▸ Goal of the exercise: Wherever "posedge" appears in the records below, copy the line that holds it.

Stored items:
=======

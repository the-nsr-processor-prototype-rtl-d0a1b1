// tb_nsr_id: self-checking test of the decode unit.
// Feeds one instruction of every class (and an MVPC with its PC word) with
// random back-pressure on both outputs, and compares the usage words and
// operation words with values worked out by hand from the encoding tables.
module tb_nsr_id;
  import nsr_pkg::*;
  logic clk = 0, rst_n = 0;
  logic in_valid, in_ready, rf_valid, rf_ready, ex_valid, ex_ready;
  word_t in_data, ex_data;
  usage_t rf_usage;
  int checks = 0, failures = 0;

  nsr_id dut (.*);
  always #5 clk = ~clk;

  function automatic usage_t U(input int d, input int a, input int va, input int b, input int vb);
    return '{dest: 4'(d), src_a: 4'(a), va: 1'(va), src_b: 4'(b), vb: 1'(vb)};
  endfunction

  word_t  stim[$]   = '{16'hC234, 16'hF123, 16'h5C56, 16'h6748, 16'h335A, 16'h2012,
                        16'h7902, 16'h1234, 16'hD098, 16'hB203, 16'h4511};
  usage_t exp_rf[$] = '{U(2,3,1,4,1),   // ADD r2,r3,r4
                        U(0,2,1,3,1),   // STA r1,r2,r3
                        U(0,5,1,6,1),   // SNE r5,r6
                        U(7,0,0,8,1),   // SHRA r7,r8
                        U(3,0,0,0,0),   // MVIL r3,5A
                        U(0,0,0,0,0),   // MVIH r0,12
                        U(9,0,0,0,0),   // MVPC r9,+2
                        U(0,9,1,8,1),   // SJMP r0,r9,r8
                        U(2,0,1,3,1),   // XNOR r2,r0,r3
                        U(5,1,1,1,1)};  // SUB r5,r1,r1
  word_t  exp_ex[$] = '{16'h1000,
                        16'h8002,
                        16'h0021, 16'hC000,
                        16'h0040, 16'h4000,
                        16'h0008, 16'h5A00,
                        16'h0005, 16'h1200,
                        16'h0080, 16'h1234,
                        16'h2001,
                        16'h0800,
                        16'h0010};

  task automatic check(input logic cond, input string msg);
    checks++;
    if (!cond) begin failures++; $display("FAIL: %s", msg); end
  endtask

  always @(posedge clk) if (rst_n) begin
    if (rf_valid && rf_ready) begin
      check(exp_rf.size() > 0 && rf_usage == exp_rf[0],
            $sformatf("usage %b", rf_usage));
      if (exp_rf.size() > 0) void'(exp_rf.pop_front());
    end
    if (ex_valid && ex_ready) begin
      check(exp_ex.size() > 0 && ex_data == exp_ex[0],
            $sformatf("ex word %h expected %h", ex_data, exp_ex.size() > 0 ? exp_ex[0] : 16'h0));
      if (exp_ex.size() > 0) void'(exp_ex.pop_front());
    end
  end

  always @(negedge clk) begin
    rf_ready <= ($urandom % 2) == 0;
    ex_ready <= ($urandom % 3) != 0;
  end

  initial begin
    in_valid = 0; in_data = 0;
    repeat (2) @(posedge clk);
    rst_n = 1;
    @(negedge clk);
    foreach (stim[i]) begin
      in_valid = 1; in_data = stim[i];
      while (!in_ready) @(negedge clk);
      @(posedge clk);
      @(negedge clk);
    end
    in_valid = 0;
    repeat (40) @(posedge clk);
    check(exp_rf.size() == 0, "all usage words seen");
    check(exp_ex.size() == 0, "all operation words seen");
    $display("TB_RESULT checks=%0d failures=%0d", checks, failures);
    $finish;
  end

  initial begin
    repeat (3000) @(posedge clk);
    failures++;
    $display("watchdog expired");
    $display("TB_RESULT checks=%0d failures=%0d", checks, failures);
    $finish;
  end
endmodule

=======

▸ Answer space:
  always @(posedge clk) if (rst_n) begin
    repeat (2) @(posedge clk);
      @(posedge clk);
    repeat (40) @(posedge clk);
    repeat (3000) @(posedge clk);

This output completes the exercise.